It's a big mistake thinking that every new emerging economy has to go through
the same industrialization steps in the same way as the last one.

------
jkic47
This device will allow people to lower the information differential between
city dwellers and villagers, allowing them to negotiate better prices for
their goods/services. This prototype is a great first step - let's see how
users value the final version.

------
pacemkr
I know its $35 and all, but we have to contemplate the fact that it's running
a 366 MHz processor, and that used be enough to do all sorts of things.

I look at this device and think of the many levels of failed abstractions this
poor CPU chews through every time you tap the screen.

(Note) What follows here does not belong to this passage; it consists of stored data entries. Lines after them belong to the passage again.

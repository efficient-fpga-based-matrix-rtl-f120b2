// Shared constants for the MUX/Vedic matrix-vector multiplier.
//
// DATA_W is the element width of the matrix and the vector (8-bit pixels and
// filter coefficients). MAT_ROWS x MAT_COLS is the size of the matrix that is
// multiplied by a MAT_COLS x 1 vector: 1028 x 28 is the configuration this
// design is sized for. ACC_W is wide enough that a sum of MAT_COLS products of
// two DATA_W-bit unsigned numbers never overflows.
package mvm_pkg;
  localparam int unsigned DATA_W   = 8;
  localparam int unsigned MAT_ROWS = 1028;
  localparam int unsigned MAT_COLS = 28;

  // Width of an unsigned sum of n products, each 2*dw bits wide.
  function automatic int unsigned acc_width(int unsigned dw, int unsigned n);
    return 2 * dw + $clog2(n);
  endfunction
endpackage
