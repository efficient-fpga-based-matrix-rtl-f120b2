// Coefficient vector register: holds the N elements c1..cN of the column
// vector C and presents one of them at a time to the multiply-accumulate unit.
//
// Loading is serial: each cycle with load=1 shifts din in at the top (position
// N) and moves every element one place towards the output end, so after N
// loads the first element written (c1) sits at the output, c2 behind it, and
// so on. While a matrix row is processed the register rotates once per
// element (rotate=1): the output element is recycled to the top, so after N
// rotations the vector is back in place for the next row and is never
// reloaded. head is always the element at the output end (registered).
// The serial vector at the multiplier input follows the paper's matrix
// figure; the rotation that reuses it across rows is this design's reading of
// how the same vector meets every row. rst clears all elements; load has
// priority over rotate.
module coef_shift_reg #(
  parameter int unsigned DW = 8,
  parameter int unsigned N  = 28
) (
  input  logic          clk,
  input  logic          rst,
  input  logic          load,
  input  logic [DW-1:0] din,
  input  logic          rotate,
  output logic [DW-1:0] head
);
  logic [DW-1:0] c [N];

  always_ff @(posedge clk) begin
    if (rst) begin
      for (int i = 0; i < N; i++) c[i] <= '0;
    end else if (load || rotate) begin
      for (int i = 0; i < N - 1; i++) c[i] <= c[i+1];
      c[N-1] <= load ? din : c[0];
    end
  end

  assign head = c[0];
endmodule
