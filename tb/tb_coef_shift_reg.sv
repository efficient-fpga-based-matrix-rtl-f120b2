// Self-checking testbench for coef_shift_reg at its default size (28
// elements of 8 bits). Checks the reset value, that N serial loads put the
// first element at the output, that rotation presents c1..cN in order and
// wraps back to c1 (three full turns), that holding keeps the output, and
// that a new load replaces the vector.
module tb_coef_shift_reg;
  localparam int unsigned DW = 8, N = 28;

  logic clk = 1'b0;
  always #5 clk = ~clk;

  int checks = 0, failures = 0;

  logic          rst, load, rotate;
  logic [DW-1:0] din, head;
  logic [DW-1:0] vec [N];

  coef_shift_reg #(.DW(DW), .N(N)) dut (.*);

  task automatic expect_head(input logic [DW-1:0] want, input string what);
    checks++;
    if (head !== want) begin
      failures++;
      $display("FAIL %s: head=%0d want %0d", what, head, want);
    end
  endtask

  task automatic load_vector();
    foreach (vec[i]) vec[i] = DW'($urandom);
    for (int i = 0; i < N; i++) begin
      load <= 1'b1; din <= vec[i];
      @(posedge clk);
    end
    load <= 1'b0;
    @(negedge clk);
  endtask

  initial begin
    rst = 1'b1; load = 1'b0; rotate = 1'b0; din = '0;
    repeat (2) @(posedge clk);
    @(negedge clk);
    expect_head('0, "reset");
    rst = 1'b0;

    for (int pass = 0; pass < 2; pass++) begin
      load_vector();
      expect_head(vec[0], "after load");
      for (int turn = 0; turn < 3; turn++) begin
        for (int k = 0; k < N; k++) begin
          expect_head(vec[k], "rotation");
          rotate = 1'b1;
          @(negedge clk);
          rotate = 1'b0;
          // hold for a cycle now and then
          if (k % 5 == 0) begin
            @(negedge clk);
            expect_head(vec[(k + 1) % N], "hold");
          end
        end
      end
    end
    $display("TB_RESULT checks=%0d failures=%0d", checks, failures);
    $finish;
  end

  initial begin
    repeat (5000) @(posedge clk);
    failures++;
    $display("watchdog expired");
    $display("TB_RESULT checks=%0d failures=%0d", checks, failures);
    $finish;
  end
endmodule
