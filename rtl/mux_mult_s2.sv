// MUX-based 2xBW multiplier (the "2x2" multiplier for BW=2, "3x2" for BW=3).
//
// The 2-bit multiplicand a does not enter any arithmetic: it is the select of
// a 4:1 multiplexer. The multiplier b feeds the four data lines, each of which
// already holds one of the four possible products:
//   line 00 : 0
//   line 01 : b
//   line 10 : b shifted left by one
//   line 11 : b plus (b shifted left by one), the only adder in the block
// so the mux output is a*b. The structure follows the paper's 4:1-mux figure
// and truth table; only the parameterisation over BW is this design's own.
// Purely combinational; y is BW+2 bits wide, the exact product width.
module mux_mult_s2 #(
  parameter int unsigned BW = 2
) (
  input  logic [1:0]      a,
  input  logic [BW-1:0]   b,
  output logic [BW+1:0]   y
);
  logic [BW+1:0] line [4];

  always_comb begin
    line[0] = '0;
    line[1] = (BW+2)'(b);
    line[2] = (BW+2)'(b) << 1;
    line[3] = (BW+2)'(b) + ((BW+2)'(b) << 1);
  end

  always_comb begin
    unique case (a)
      2'b00:   y = line[0];
      2'b01:   y = line[1];
      2'b10:   y = line[2];
      default: y = line[3];
    endcase
  end
endmodule
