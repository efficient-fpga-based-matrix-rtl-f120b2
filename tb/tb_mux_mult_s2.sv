// Self-checking testbench for mux_mult_s2, the 4:1-mux multiplier.
// Checks both configurations exhaustively against the arithmetic product:
// BW=2 (the 2x2 multiplier, 16 cases, which also reproduces every row of its
// truth table) and BW=3 (the 3x2 multiplier, 32 cases).
module tb_mux_mult_s2;
  logic clk = 1'b0;
  always #5 clk = ~clk;

  int checks = 0, failures = 0;

  logic [1:0] a2, a3;
  logic [1:0] b2;
  logic [2:0] b3;
  logic [3:0] y2;
  logic [4:0] y3;

  mux_mult_s2 #(.BW(2)) dut2 (.a(a2), .b(b2), .y(y2));
  mux_mult_s2 #(.BW(3)) dut3 (.a(a3), .b(b3), .y(y3));

  // Truth table of the 2x2 multiplier: {a, b, y} per row.
  localparam logic [7:0] TT [13] = '{
    8'b00_00_0000, 8'b01_00_0000, 8'b01_01_0001, 8'b01_10_0010,
    8'b01_11_0011, 8'b10_00_0000, 8'b10_01_0010, 8'b10_10_0100,
    8'b10_11_0110, 8'b11_00_0000, 8'b11_01_0011, 8'b11_10_0110,
    8'b11_11_1001 };

  initial begin
    for (int i = 0; i < 13; i++) begin
      {a2, b2} = TT[i][7:4];
      #1;
      checks++;
      if (y2 !== TT[i][3:0]) begin
        failures++;
        $display("FAIL truth table row %0d: a=%b b=%b y=%b want %b", i, a2, b2, y2, TT[i][3:0]);
      end
    end
    for (int a = 0; a < 4; a++) begin
      for (int b = 0; b < 8; b++) begin
        a2 = 2'(a); b2 = 2'(b); a3 = 2'(a); b3 = 3'(b);
        #1;
        if (b < 4) begin
          checks++;
          if (int'(y2) != a * b) begin
            failures++;
            $display("FAIL 2x2: %0d*%0d gave %0d", a, b, y2);
          end
        end
        checks++;
        if (int'(y3) != a * b) begin
          failures++;
          $display("FAIL 3x2: %0d*%0d gave %0d", a, b, y3);
        end
      end
    end
    $display("TB_RESULT checks=%0d failures=%0d", checks, failures);
    $finish;
  end

  initial begin
    repeat (10000) @(posedge clk);
    failures++;
    $display("watchdog expired");
    $display("TB_RESULT checks=%0d failures=%0d", checks, failures);
    $finish;
  end
endmodule
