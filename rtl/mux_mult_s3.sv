// MUX-based 3xBW multiplier (the "3x3" multiplier for BW=3).
//
// The 3-bit multiplicand a is the select of an 8:1 multiplexer; the multiplier
// b feeds eight data lines that hold the eight possible products, built from
// shifts and adders only:
//   000 : 0                    100 : b<<2
//   001 : b                    101 : b + (b<<2)
//   010 : b<<1                 110 : (b<<1) + (b<<2)
//   011 : b + (b<<1)           111 : b + (b<<1) + (b<<2)
// so the mux output is a*b. This follows the paper's description of the 8:1
// mux multiplier. The output is BW+3 bits (6 for 3x3), the exact product
// width; wider outputs would only carry zeros. Purely combinational.
module mux_mult_s3 #(
  parameter int unsigned BW = 3
) (
  input  logic [2:0]      a,
  input  logic [BW-1:0]   b,
  output logic [BW+2:0]   y
);
  localparam int unsigned YW = BW + 3;

  logic [YW-1:0] b0, b1, b2;   // b, b<<1, b<<2
  logic [YW-1:0] line [8];

  always_comb begin
    b0 = YW'(b);
    b1 = b0 << 1;
    b2 = b0 << 2;
    line[0] = '0;
    line[1] = b0;
    line[2] = b1;
    line[3] = b0 + b1;
    line[4] = b2;
    line[5] = b0 + b2;
    line[6] = b1 + b2;
    line[7] = b0 + b1 + b2;
  end

  always_comb y = line[a];
endmodule
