// Self-checking testbench for mux_mult_s3, the 8:1-mux 3x3 multiplier.
// All 64 operand pairs are compared with the arithmetic product.
module tb_mux_mult_s3;
  logic clk = 1'b0;
  always #5 clk = ~clk;

  int checks = 0, failures = 0;

  logic [2:0] a, b;
  logic [5:0] y;

  mux_mult_s3 #(.BW(3)) dut (.a(a), .b(b), .y(y));

  initial begin
    for (int i = 0; i < 8; i++) begin
      for (int j = 0; j < 8; j++) begin
        a = 3'(i); b = 3'(j);
        #1;
        checks++;
        if (int'(y) != i * j) begin
          failures++;
          $display("FAIL 3x3: %0d*%0d gave %0d", i, j, y);
        end
      end
    end
    $display("TB_RESULT checks=%0d failures=%0d", checks, failures);
    $finish;
  end

  initial begin
    repeat (10000) @(posedge clk);
    failures++;
    $display("watchdog expired");
    $display("TB_RESULT checks=%0d failures=%0d", checks, failures);
    $finish;
  end
endmodule
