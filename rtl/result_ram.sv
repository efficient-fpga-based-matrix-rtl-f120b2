// Result memory: one word per matrix row, holding that row's dot product.
//
// A simple dual-port RAM: one synchronous write port, used by the
// matrix-vector engine, and one synchronous read port for whoever collects
// the result vector (rdata appears the cycle after raddr). rst clears only the
// read register, not the stored words, so the array maps onto block RAM. The
// RAM after the accumulator, with clock and reset inputs, follows the paper's
// matrix figure; the port arrangement is this design's own.
module result_ram #(
  parameter int unsigned DEPTH = 1028,
  parameter int unsigned W     = 21,
  localparam int unsigned AW   = $clog2(DEPTH)
) (
  input  logic          clk,
  input  logic          rst,
  input  logic          we,
  input  logic [AW-1:0] waddr,
  input  logic [W-1:0]  wdata,
  input  logic [AW-1:0] raddr,
  output logic [W-1:0]  rdata
);
  logic [W-1:0] mem [DEPTH];

  always_ff @(posedge clk) begin
    if (we) mem[waddr] <= wdata;
  end

  always_ff @(posedge clk) begin
    if (rst) rdata <= '0;
    else     rdata <= mem[raddr];
  end

  write_in_range: assert property (@(posedge clk) disable iff (rst)
                                   we |-> (32'(waddr) < DEPTH))
    else $error("result_ram: write address %0d out of range", waddr);
endmodule
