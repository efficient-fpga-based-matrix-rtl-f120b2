// Self-checking testbench for result_ram at its default size (1028 words of
// 21 bits). Fills every word with random data, reads all back in random
// order with the one-cycle read latency, overwrites some words and reads
// them again while other writes go on, and checks that reset clears the read
// register.
module tb_result_ram;
  localparam int unsigned DEPTH = 1028, W = 21, AW = $clog2(DEPTH);

  logic clk = 1'b0;
  always #5 clk = ~clk;

  int checks = 0, failures = 0;

  logic          rst, we;
  logic [AW-1:0] waddr, raddr;
  logic [W-1:0]  wdata, rdata;
  logic [W-1:0]  model [DEPTH];

  result_ram #(.DEPTH(DEPTH), .W(W)) dut (.*);

  task automatic read_check(input int addr);
    raddr = AW'(addr);
    @(negedge clk);
    checks++;
    if (rdata !== model[addr]) begin
      failures++;
      if (failures < 10) $display("FAIL read %0d: %0d want %0d", addr, rdata, model[addr]);
    end
  endtask

  initial begin
    rst = 1'b1; we = 1'b0; waddr = '0; raddr = '0; wdata = '0;
    @(negedge clk);
    checks++;
    if (rdata !== '0) begin failures++; $display("FAIL reset value"); end
    rst = 1'b0;
    for (int i = 0; i < DEPTH; i++) begin
      model[i] = W'($urandom);
      we = 1'b1; waddr = AW'(i); wdata = model[i];
      @(negedge clk);
    end
    we = 1'b0;
    for (int n = 0; n < 2000; n++) read_check($urandom % DEPTH);
    // writes and reads in the same cycles, to different words
    for (int n = 0; n < 1000; n++) begin
      int wa, ra;
      wa = $urandom % DEPTH;
      ra = (wa + 1 + $urandom % (DEPTH - 1)) % DEPTH;
      we = 1'b1; waddr = AW'(wa); wdata = W'($urandom);
      read_check(ra);
      model[wa] = wdata;
    end
    we = 1'b0;
    for (int i = 0; i < DEPTH; i++) read_check(i);
    rst = 1'b1;
    @(negedge clk);
    checks++;
    if (rdata !== '0) begin failures++; $display("FAIL reset clears read register"); end
    $display("TB_RESULT checks=%0d failures=%0d", checks, failures);
    $finish;
  end

  initial begin
    repeat (20000) @(posedge clk);
    failures++;
    $display("watchdog expired");
    $display("TB_RESULT checks=%0d failures=%0d", checks, failures);
    $finish;
  end
endmodule
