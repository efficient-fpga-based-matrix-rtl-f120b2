// 8x8 unsigned multiplier built from MUX sub-multipliers in Urdhva
// Tiryakbhyam ("vertically and crosswise") order.
//
// Each operand is cut into three digit groups of mixed radix:
//   a = { A = a[7:6], B = a[5:3], C = a[2:0] }
//   b = { D = b[7:6], E = b[5:3], F = b[2:0] }
// A and D carry weight 2^6, B and E 2^3, C and F 2^0. Nine cross products are
// formed at once by MUX multipliers (one 2x2: A*D; four 3x2: B*D, A*E, D*C,
// A*F; four 3x3: B*E, E*C, B*F, C*F). Four column adders then sum the
// products of equal weight, each taking the carry (everything above the low
// three bits) of the column below it:
//   R[2:0]   = C*F                                  (no adder)
//   R[5:3]   from  E*C + B*F + carry1
//   R[8:6]   from  D*C + B*E + A*F + carry2
//   R[11:9]  from  B*D + A*E + carry3
//   R[15:12] from  A*D + carry4
// The grouping, the choice of sub-multiplier per cross product and the adder
// chain follow the paper. For each 3x2 product the 2-bit group drives the mux
// select, and for each 3x3 product the group of a does; the paper does not say
// which operand is the select there. Purely combinational.
module vedic_mult8x8 (
  input  logic [7:0]  a,
  input  logic [7:0]  b,
  output logic [15:0] r
);
  logic [1:0] ga, gd;        // A, D : 2-bit groups
  logic [2:0] gb, gc, ge, gf; // B, C, E, F : 3-bit groups

  assign ga = a[7:6];
  assign gb = a[5:3];
  assign gc = a[2:0];
  assign gd = b[7:6];
  assign ge = b[5:3];
  assign gf = b[2:0];

  logic [3:0] p_ad;
  logic [4:0] p_bd, p_ae, p_dc, p_af;
  logic [5:0] p_be, p_ec, p_bf, p_cf;

  mux_mult_s2 #(.BW(2)) u_ad (.a(ga), .b(gd), .y(p_ad));
  mux_mult_s2 #(.BW(3)) u_bd (.a(gd), .b(gb), .y(p_bd));
  mux_mult_s2 #(.BW(3)) u_ae (.a(ga), .b(ge), .y(p_ae));
  mux_mult_s2 #(.BW(3)) u_dc (.a(gd), .b(gc), .y(p_dc));
  mux_mult_s2 #(.BW(3)) u_af (.a(ga), .b(gf), .y(p_af));
  mux_mult_s3 #(.BW(3)) u_be (.a(gb), .b(ge), .y(p_be));
  mux_mult_s3 #(.BW(3)) u_ec (.a(gc), .b(ge), .y(p_ec));
  mux_mult_s3 #(.BW(3)) u_bf (.a(gb), .b(gf), .y(p_bf));
  mux_mult_s3 #(.BW(3)) u_cf (.a(gc), .b(gf), .y(p_cf));

  // Column sums. Widths hold the largest possible value of each column:
  // s2 <= 49+49+7 = 105, s3 <= 21+49+21+13 = 104, s4 <= 21+21+13 = 55,
  // s5 <= 9+6 = 15.
  logic [6:0] s2, s3;
  logic [5:0] s4;
  logic [3:0] s5;

  always_comb begin
    s2 = 7'(p_ec) + 7'(p_bf) + 7'(p_cf[5:3]);
    s3 = 7'(p_dc) + 7'(p_be) + 7'(p_af) + 7'(s2[6:3]);
    s4 = 6'(p_bd) + 6'(p_ae) + 6'(s3[6:3]);
    s5 = p_ad + 4'(s4[5:3]);
  end

  assign r = {s5, s4[2:0], s3[2:0], s2[2:0], p_cf[2:0]};
endmodule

Something is terribly wrong here. Not with this device in particular. With our
abstracting complexities to create more complexities; wasting cycles away.
Sometimes I feel like throwing it all out the window and just making the
machine do what I need.

------
Cherian_Abraham
Imagine what this would do to the PC sales in India? PC Sales were at 4.68
million in 2010 and it was expected to go up 22% in 2011. A significant chunk
of those potential customers will opt for a far cheaper and mobile Aakash now.
Ofcourse, there will still be some who will opt for a PC (as Aakash does not
put a significant dent in their wallets), but the Tablet does it for a lot of
people, with out having to worry about support, viruses etc.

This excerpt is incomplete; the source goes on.